**Work item**
Restate the records so that not a single word differs.

**Entries shown**
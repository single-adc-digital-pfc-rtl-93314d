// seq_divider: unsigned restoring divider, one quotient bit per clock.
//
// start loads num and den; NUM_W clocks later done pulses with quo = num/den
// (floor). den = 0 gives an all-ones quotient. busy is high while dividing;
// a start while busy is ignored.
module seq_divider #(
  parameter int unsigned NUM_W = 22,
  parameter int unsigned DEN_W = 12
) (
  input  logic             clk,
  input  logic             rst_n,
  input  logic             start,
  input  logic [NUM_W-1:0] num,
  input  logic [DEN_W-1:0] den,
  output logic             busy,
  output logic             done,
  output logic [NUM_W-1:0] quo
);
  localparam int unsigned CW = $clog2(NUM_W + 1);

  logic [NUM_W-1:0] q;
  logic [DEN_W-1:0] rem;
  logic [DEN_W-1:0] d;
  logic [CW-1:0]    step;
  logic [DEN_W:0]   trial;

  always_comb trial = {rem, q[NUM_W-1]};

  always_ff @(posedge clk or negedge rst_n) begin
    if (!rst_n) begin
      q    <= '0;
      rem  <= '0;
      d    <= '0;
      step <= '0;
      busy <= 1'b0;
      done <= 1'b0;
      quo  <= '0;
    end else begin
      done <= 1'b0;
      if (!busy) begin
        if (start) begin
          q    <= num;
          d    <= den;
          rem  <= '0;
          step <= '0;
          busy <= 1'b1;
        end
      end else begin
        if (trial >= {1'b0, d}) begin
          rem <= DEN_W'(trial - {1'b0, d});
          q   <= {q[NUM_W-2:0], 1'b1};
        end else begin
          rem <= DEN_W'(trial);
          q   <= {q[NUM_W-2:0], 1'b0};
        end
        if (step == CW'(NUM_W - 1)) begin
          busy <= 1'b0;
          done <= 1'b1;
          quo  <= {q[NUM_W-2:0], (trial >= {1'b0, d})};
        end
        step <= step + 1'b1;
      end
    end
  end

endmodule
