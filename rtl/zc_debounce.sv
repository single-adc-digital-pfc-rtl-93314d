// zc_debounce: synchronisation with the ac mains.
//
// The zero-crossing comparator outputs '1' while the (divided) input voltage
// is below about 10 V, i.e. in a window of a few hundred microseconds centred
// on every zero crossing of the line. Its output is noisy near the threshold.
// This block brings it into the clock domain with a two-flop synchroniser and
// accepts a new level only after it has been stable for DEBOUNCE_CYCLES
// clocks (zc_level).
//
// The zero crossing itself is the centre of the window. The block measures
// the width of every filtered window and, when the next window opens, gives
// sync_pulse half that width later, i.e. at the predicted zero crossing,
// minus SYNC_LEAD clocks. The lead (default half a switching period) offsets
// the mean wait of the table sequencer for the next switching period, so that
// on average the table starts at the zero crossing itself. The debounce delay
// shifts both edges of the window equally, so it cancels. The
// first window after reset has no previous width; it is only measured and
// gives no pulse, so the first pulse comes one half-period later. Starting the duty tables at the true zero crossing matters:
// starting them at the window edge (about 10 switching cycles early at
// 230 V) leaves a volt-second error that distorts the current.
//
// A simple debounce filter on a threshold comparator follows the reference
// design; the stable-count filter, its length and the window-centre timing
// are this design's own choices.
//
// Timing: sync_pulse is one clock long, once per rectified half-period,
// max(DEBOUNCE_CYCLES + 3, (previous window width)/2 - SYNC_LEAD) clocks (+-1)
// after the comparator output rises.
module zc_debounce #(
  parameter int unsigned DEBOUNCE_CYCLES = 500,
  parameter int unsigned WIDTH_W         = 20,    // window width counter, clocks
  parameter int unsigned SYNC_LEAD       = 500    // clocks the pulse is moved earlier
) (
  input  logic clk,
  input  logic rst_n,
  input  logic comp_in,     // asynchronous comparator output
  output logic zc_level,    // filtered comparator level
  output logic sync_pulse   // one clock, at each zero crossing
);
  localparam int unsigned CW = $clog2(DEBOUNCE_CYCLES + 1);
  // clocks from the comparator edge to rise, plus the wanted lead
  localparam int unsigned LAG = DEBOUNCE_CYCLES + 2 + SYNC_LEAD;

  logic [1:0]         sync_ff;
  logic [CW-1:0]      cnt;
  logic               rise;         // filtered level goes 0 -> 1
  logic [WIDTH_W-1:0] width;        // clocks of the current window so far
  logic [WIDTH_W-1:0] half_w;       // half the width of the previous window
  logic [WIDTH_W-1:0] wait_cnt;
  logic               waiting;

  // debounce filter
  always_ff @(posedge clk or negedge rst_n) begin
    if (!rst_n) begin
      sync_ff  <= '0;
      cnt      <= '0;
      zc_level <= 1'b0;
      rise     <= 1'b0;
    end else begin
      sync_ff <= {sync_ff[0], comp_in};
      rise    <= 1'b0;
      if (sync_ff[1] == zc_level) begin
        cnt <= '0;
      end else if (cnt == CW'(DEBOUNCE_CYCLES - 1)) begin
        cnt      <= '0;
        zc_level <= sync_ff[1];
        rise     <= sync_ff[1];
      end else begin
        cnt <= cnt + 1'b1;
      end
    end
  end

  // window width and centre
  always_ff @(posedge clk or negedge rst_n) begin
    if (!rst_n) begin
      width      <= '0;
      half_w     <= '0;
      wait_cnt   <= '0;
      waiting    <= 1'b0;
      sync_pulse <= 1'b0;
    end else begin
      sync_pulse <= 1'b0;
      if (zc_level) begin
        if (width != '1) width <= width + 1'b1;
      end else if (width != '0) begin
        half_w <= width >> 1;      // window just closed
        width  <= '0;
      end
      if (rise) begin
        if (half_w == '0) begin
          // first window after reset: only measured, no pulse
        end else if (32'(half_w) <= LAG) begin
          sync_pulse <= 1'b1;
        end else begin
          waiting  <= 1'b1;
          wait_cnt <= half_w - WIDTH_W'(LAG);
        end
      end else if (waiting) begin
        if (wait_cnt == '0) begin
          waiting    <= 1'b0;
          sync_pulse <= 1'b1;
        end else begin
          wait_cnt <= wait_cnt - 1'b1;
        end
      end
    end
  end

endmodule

**Answer below**
repository single-adc-digital-pfc-rtl-93314d
// seq_divider: unsigned restoring divider, one quotient bit per clock.
//
// start loads num and den; NUM_W clocks later done pulses with quo = num/den
// (floor). den = 0 gives an all-ones quotient. busy is high while dividing;
// a start while busy is ignored.
module seq_divider #(
  parameter int unsigned NUM_W = 22,
  parameter int unsigned DEN_W = 12
) (
  input  logic             clk,
  input  logic             rst_n,
  input  logic             start,
  input  logic [NUM_W-1:0] num,
  input  logic [DEN_W-1:0] den,
  output logic             busy,
  output logic             done,
  output logic [NUM_W-1:0] quo
);
  localparam int unsigned CW = $clog2(NUM_W + 1);

  logic [NUM_W-1:0] q;
  logic [DEN_W-1:0] rem;
  logic [DEN_W-1:0] d;
  logic [CW-1:0]    step;
  logic [DEN_W:0]   trial;

  always_comb trial = {rem, q[NUM_W-1]};

  always_ff @(posedge clk or negedge rst_n) begin
    if (!rst_n) begin
      q    <= '0;
      rem  <= '0;
      d    <= '0;
      step <= '0;
      busy <= 1'b0;
      done <= 1'b0;
      quo  <= '0;
    end else begin
      done <= 1'b0;
      if (!busy) begin
        if (start) begin
          q    <= num;
          d    <= den;
          rem  <= '0;
          step <= '0;
          busy <= 1'b1;
        end
      end else begin
        if (trial >= {1'b0, d}) begin
          rem <= DEN_W'(trial - {1'b0, d});
          q   <= {q[NUM_W-2:0], 1'b1};
        end else begin
          rem <= DEN_W'(trial);
          q   <= {q[NUM_W-2:0], 1'b0};
        end
        if (step == CW'(NUM_W - 1)) begin
          busy <= 1'b0;
          done <= 1'b1;
          quo  <= {q[NUM_W-2:0], (trial >= {1'b0, d})};
        end
        step <= step + 1'b1;
      end
    end
  end

endmodule
filename rtl/zc_debounce.sv
repository single-adc-digital-pfc-rtl-93314d
// zc_debounce: synchronisation with the ac mains.
//
// The zero-crossing comparator outputs '1' while the (divided) input voltage
// is below about 10 V, i.e. in a window of a few hundred microseconds centred
// on every zero crossing of the line. Its output is noisy near the threshold.
// This block brings it into the clock domain with a two-flop synchroniser and
// accepts a new level only after it has been stable for DEBOUNCE_CYCLES
// clocks (zc_level).
//
// The zero crossing itself is the centre of the window. The block measures
// the width of every filtered window and, when the next window opens, gives
// sync_pulse half that width later, i.e. at the predicted zero crossing,
// minus SYNC_LEAD clocks. The lead (default half a switching period) offsets
// the mean wait of the table sequencer for the next switching period, so that
// on average the table starts at the zero crossing itself. The debounce delay
// shifts both edges of the window equally, so it cancels. The
// first window after reset has no previous width; it is only measured and
// gives no pulse, so the first pulse comes one half-period later. Starting the duty tables at the true zero crossing matters:
// starting them at the window edge (about 10 switching cycles early at
// 230 V) leaves a volt-second error that distorts the current.
//
// A simple debounce filter on a threshold comparator follows the reference
// design; the stable-count filter, its length and the window-centre timing
// are this design's own choices.
//
// Timing: sync_pulse is one clock long, once per rectified half-period,
// max(DEBOUNCE_CYCLES + 3, (previous window width)/2 - SYNC_LEAD) clocks (+-1)
// after the comparator output rises.
module zc_debounce #(
  parameter int unsigned DEBOUNCE_CYCLES = 500,
  parameter int unsigned WIDTH_W         = 20,    // window width counter, clocks
  parameter int unsigned SYNC_LEAD       = 500    // clocks the pulse is moved earlier
) (
  input  logic clk,
  input  logic rst_n,
  input  logic comp_in,     // asynchronous comparator output
  output logic zc_level,    // filtered comparator level
  output logic sync_pulse   // one clock, at each zero crossing
);
  localparam int unsigned CW = $clog2(DEBOUNCE_CYCLES + 1);
  // clocks from the comparator edge to rise, plus the wanted lead
  localparam int unsigned LAG = DEBOUNCE_CYCLES + 2 + SYNC_LEAD;

  logic [1:0]         sync_ff;
  logic [CW-1:0]      cnt;
  logic               rise;         // filtered level goes 0 -> 1
  logic [WIDTH_W-1:0] width;        // clocks of the current window so far
  logic [WIDTH_W-1:0] half_w;       // half the width of the previous window
  logic [WIDTH_W-1:0] wait_cnt;
  logic               waiting;

  // debounce filter
  always_ff @(posedge clk or negedge rst_n) begin
    if (!rst_n) begin
      sync_ff  <= '0;
      cnt      <= '0;
      zc_level <= 1'b0;
      rise     <= 1'b0;
    end else begin
      sync_ff <= {sync_ff[0], comp_in};
      rise    <= 1'b0;
      if (sync_ff[1] == zc_level) begin
        cnt <= '0;
      end else if (cnt == CW'(DEBOUNCE_CYCLES - 1)) begin
        cnt      <= '0;
        zc_level <= sync_ff[1];
        rise     <= sync_ff[1];
      end else begin
        cnt <= cnt + 1'b1;
      end
    end
  end

  // window width and centre
  always_ff @(posedge clk or negedge rst_n) begin
    if (!rst_n) begin
      width      <= '0;
      half_w     <= '0;
      wait_cnt   <= '0;
      waiting    <= 1'b0;
      sync_pulse <= 1'b0;
    end else begin
      sync_pulse <= 1'b0;
      if (zc_level) begin
        if (width != '1) width <= width + 1'b1;
      end else if (width != '0) begin
        half_w <= width >> 1;      // window just closed
        width  <= '0;
      end
      if (rise) begin
        if (half_w == '0) begin
          // first window after reset: only measured, no pulse
        end else if (32'(half_w) <= LAG) begin
          sync_pulse <= 1'b1;
        end else begin
          waiting  <= 1'b1;
          wait_cnt <= half_w - WIDTH_W'(LAG);
        end
      end else if (waiting) begin
        if (wait_cnt == '0) begin
          waiting    <= 1'b0;
          sync_pulse <= 1'b1;
        end else begin
          wait_cnt <= wait_cnt - 1'b1;
        end
      end
    end
  end

endmodule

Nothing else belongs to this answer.